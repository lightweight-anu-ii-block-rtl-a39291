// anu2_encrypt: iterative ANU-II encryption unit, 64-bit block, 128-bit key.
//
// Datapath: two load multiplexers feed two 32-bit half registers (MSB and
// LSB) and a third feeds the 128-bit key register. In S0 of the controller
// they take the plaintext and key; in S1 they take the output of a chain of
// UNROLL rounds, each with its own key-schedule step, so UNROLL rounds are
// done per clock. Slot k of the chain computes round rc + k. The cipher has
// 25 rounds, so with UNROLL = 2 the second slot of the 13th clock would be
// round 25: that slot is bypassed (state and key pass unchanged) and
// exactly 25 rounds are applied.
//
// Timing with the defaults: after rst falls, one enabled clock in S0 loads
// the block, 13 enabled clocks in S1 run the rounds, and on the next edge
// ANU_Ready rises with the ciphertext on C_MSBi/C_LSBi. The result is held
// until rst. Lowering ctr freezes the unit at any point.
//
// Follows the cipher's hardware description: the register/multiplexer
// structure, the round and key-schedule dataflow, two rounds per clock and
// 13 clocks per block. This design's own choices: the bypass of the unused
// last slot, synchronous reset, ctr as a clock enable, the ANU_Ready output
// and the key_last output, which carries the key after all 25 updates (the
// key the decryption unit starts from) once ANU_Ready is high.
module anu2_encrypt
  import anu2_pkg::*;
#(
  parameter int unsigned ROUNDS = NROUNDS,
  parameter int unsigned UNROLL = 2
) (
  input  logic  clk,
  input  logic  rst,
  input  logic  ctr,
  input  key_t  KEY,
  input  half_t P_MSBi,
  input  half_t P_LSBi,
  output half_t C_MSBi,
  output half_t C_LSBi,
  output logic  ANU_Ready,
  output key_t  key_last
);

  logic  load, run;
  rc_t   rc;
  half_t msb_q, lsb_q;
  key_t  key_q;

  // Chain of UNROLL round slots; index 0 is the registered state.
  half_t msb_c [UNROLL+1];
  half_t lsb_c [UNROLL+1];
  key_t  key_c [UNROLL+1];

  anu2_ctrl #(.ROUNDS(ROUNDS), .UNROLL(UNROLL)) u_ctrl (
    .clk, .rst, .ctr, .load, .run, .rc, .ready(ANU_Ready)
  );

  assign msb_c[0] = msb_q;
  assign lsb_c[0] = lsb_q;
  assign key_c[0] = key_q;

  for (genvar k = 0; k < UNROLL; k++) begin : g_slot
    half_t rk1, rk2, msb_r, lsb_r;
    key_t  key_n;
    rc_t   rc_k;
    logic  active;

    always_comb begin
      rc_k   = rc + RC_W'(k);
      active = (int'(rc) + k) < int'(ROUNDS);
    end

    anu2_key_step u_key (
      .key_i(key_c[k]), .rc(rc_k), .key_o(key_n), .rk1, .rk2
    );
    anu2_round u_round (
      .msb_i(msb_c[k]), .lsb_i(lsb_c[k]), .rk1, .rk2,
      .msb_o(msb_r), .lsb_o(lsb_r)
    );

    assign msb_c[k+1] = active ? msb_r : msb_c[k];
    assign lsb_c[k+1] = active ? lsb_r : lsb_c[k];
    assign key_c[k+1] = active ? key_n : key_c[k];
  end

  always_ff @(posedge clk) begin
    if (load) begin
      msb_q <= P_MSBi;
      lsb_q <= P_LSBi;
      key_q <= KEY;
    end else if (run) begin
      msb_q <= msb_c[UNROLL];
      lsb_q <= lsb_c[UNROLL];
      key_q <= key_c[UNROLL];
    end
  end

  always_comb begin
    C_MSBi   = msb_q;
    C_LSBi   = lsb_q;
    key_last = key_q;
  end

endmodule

---------------

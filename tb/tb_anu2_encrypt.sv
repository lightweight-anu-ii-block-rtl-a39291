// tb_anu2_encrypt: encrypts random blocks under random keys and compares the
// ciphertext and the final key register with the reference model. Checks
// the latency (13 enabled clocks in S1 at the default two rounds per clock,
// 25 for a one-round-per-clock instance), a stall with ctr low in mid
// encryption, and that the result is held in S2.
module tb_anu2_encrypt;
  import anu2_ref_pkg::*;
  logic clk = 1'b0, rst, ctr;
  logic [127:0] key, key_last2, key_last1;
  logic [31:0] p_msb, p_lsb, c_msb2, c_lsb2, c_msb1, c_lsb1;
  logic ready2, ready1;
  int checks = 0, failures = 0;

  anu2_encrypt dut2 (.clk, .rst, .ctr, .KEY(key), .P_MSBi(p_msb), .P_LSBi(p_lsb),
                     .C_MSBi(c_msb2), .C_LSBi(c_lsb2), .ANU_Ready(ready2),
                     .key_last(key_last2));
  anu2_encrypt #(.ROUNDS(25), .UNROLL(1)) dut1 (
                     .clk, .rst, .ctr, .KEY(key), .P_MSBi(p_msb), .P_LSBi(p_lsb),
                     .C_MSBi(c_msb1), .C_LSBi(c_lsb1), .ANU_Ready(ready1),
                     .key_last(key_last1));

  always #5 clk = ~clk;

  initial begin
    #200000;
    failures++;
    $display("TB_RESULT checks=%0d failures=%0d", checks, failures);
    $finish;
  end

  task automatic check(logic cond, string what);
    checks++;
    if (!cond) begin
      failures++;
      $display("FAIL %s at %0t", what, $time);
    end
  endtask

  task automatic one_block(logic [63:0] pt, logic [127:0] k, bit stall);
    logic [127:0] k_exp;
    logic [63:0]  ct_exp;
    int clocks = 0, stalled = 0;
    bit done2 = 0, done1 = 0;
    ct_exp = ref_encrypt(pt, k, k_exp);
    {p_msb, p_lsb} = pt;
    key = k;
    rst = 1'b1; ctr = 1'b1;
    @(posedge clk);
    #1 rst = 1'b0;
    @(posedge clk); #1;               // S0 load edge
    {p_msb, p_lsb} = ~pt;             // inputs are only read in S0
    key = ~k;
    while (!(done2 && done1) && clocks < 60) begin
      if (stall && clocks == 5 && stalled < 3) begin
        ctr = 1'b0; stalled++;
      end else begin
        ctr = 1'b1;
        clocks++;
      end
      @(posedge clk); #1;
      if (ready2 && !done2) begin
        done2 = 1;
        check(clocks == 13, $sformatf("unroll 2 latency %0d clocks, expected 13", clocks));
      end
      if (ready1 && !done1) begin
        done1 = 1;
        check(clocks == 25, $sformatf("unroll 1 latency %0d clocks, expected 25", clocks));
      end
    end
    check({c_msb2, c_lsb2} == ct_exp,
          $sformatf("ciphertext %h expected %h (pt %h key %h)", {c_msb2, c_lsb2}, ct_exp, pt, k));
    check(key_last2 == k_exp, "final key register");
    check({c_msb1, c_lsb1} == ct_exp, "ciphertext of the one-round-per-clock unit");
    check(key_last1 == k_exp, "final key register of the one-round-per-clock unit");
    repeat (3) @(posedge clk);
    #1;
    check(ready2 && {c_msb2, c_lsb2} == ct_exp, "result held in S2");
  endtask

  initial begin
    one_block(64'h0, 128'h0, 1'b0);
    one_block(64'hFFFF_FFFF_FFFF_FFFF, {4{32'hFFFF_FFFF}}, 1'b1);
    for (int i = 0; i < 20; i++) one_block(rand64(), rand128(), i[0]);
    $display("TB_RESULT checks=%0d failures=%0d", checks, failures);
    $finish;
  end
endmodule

---------------

◆ About this exercise
Going through the data above, return each line with the word "parameter".

◆ Task response
  parameter int unsigned ROUNDS = NROUNDS,
  parameter int unsigned UNROLL = 2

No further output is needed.